▶ _Your goal_
Restate word for word the lines of the entries below, starting with the line that holds "always @(posedge clk) begin" and ending with the line that holds "if (!pipe_en) check(in_flight", and no others.

▶ _Data under study_
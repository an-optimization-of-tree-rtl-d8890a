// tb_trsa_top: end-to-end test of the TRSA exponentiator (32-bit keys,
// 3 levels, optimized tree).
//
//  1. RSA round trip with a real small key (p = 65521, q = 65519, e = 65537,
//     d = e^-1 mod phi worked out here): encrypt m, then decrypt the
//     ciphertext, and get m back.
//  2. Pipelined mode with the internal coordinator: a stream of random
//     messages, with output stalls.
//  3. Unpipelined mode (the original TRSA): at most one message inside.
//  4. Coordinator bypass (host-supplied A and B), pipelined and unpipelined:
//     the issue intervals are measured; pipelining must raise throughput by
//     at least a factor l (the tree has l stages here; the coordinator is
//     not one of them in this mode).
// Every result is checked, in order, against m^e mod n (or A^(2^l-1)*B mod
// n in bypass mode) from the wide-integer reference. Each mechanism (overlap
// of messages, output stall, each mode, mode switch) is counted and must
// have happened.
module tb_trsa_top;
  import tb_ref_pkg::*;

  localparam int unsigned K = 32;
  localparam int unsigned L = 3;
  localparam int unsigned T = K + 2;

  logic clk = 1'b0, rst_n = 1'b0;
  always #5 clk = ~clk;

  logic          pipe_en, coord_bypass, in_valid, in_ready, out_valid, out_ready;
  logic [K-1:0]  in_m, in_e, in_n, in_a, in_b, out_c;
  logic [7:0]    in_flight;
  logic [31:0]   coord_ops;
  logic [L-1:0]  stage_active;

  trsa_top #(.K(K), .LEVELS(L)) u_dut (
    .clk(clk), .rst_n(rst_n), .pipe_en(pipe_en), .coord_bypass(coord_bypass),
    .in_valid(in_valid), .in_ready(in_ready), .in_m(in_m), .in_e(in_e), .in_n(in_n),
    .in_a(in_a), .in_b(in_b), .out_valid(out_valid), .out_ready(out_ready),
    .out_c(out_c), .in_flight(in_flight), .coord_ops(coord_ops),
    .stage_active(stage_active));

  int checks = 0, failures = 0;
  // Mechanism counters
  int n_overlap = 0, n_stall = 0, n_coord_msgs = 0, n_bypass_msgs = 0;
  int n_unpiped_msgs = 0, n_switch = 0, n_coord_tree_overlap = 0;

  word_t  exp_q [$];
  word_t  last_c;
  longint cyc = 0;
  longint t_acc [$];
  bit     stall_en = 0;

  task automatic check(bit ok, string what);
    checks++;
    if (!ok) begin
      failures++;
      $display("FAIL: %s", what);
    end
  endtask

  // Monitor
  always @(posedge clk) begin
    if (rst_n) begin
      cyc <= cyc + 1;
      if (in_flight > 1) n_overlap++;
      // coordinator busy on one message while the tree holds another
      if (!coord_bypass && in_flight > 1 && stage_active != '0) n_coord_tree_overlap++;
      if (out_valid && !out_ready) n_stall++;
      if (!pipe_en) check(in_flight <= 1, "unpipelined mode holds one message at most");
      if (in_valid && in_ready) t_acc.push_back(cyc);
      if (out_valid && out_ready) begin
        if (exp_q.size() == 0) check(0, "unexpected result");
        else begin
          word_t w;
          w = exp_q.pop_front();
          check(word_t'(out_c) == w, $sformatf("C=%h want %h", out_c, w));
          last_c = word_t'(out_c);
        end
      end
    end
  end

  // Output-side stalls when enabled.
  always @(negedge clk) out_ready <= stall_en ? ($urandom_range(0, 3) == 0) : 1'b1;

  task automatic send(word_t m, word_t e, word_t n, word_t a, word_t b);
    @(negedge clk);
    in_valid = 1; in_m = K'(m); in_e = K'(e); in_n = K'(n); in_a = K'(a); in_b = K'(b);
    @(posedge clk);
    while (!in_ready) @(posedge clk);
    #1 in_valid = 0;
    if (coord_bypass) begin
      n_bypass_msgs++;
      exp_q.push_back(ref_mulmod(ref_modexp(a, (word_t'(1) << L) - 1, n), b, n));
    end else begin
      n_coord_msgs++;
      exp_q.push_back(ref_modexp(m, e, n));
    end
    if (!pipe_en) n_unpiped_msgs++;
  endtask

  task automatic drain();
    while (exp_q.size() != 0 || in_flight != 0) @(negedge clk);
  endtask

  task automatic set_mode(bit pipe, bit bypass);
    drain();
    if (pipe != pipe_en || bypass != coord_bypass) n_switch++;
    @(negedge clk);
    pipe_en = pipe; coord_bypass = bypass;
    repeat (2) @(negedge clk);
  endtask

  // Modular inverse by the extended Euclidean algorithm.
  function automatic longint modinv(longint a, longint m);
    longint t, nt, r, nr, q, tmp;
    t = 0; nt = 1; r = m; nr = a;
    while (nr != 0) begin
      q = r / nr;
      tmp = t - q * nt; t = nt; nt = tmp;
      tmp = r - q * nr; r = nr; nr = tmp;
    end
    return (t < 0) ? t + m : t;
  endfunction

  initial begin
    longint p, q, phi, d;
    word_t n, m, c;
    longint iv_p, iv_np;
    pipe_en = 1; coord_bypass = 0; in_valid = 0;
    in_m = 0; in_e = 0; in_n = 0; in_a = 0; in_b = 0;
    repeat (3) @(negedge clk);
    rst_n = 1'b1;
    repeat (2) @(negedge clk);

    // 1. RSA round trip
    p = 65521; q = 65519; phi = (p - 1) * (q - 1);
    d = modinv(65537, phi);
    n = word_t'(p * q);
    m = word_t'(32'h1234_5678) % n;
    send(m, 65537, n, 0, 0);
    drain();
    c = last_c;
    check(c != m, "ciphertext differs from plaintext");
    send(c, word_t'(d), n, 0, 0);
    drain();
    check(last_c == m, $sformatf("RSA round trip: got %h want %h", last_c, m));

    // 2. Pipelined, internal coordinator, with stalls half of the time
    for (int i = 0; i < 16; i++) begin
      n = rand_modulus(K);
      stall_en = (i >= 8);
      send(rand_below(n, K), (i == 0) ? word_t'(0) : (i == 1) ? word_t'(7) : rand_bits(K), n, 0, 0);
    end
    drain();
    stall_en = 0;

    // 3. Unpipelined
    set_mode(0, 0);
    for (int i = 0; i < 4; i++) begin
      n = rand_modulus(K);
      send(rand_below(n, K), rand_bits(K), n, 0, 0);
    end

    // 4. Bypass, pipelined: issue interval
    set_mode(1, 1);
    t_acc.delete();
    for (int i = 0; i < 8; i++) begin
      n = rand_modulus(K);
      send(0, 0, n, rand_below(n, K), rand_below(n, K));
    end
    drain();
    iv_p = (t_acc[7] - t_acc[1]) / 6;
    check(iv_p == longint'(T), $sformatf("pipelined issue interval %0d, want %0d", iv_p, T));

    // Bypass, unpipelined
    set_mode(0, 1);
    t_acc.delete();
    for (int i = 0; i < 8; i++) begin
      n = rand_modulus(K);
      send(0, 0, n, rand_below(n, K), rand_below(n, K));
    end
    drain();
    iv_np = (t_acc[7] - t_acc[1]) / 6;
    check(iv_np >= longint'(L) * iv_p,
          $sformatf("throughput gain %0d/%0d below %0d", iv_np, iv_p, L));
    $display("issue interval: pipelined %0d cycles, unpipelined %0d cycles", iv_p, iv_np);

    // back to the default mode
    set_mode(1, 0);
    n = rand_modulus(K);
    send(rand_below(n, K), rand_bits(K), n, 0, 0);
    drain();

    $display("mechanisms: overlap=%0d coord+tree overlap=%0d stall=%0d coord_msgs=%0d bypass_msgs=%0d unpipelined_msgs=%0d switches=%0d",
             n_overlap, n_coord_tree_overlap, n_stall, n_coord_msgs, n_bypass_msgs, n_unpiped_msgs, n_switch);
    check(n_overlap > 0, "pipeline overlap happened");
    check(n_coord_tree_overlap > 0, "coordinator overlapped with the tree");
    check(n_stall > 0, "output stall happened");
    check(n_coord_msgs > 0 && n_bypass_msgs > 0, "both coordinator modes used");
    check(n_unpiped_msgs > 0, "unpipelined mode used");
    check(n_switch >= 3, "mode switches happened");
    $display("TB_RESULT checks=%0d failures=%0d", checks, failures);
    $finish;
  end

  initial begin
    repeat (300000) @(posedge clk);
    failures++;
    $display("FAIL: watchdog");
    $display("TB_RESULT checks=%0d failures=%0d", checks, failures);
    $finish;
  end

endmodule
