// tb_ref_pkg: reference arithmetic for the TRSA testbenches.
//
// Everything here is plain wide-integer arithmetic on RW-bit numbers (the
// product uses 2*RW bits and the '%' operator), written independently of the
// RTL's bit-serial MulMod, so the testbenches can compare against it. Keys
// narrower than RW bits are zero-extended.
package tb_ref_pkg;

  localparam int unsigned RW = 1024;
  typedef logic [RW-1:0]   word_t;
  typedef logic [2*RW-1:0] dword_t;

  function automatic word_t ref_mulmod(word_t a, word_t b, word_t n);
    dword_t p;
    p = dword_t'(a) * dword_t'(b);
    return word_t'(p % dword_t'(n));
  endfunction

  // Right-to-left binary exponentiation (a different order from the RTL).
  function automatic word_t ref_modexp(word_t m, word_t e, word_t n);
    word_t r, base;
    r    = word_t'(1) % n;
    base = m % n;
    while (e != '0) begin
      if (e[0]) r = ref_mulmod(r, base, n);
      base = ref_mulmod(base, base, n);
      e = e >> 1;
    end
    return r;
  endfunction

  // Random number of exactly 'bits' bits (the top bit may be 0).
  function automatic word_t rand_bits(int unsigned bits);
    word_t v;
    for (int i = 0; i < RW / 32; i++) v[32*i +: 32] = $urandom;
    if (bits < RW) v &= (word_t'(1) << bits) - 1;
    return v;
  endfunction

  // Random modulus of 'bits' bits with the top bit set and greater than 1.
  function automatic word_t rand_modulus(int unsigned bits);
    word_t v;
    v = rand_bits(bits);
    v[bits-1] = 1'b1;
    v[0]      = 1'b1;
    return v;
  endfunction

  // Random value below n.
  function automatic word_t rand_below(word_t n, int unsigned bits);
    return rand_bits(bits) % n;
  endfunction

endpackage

▶ _Output of the exercise_
  always @(posedge clk) begin
    if (rst_n) begin
      cyc <= cyc + 1;
      if (in_flight > 1) n_overlap++;
      // coordinator busy on one message while the tree holds another
      if (!coord_bypass && in_flight > 1 && stage_active != '0) n_coord_tree_overlap++;
      if (out_valid && !out_ready) n_stall++;
      if (!pipe_en) check(in_flight <= 1, "unpipelined mode holds one message at most");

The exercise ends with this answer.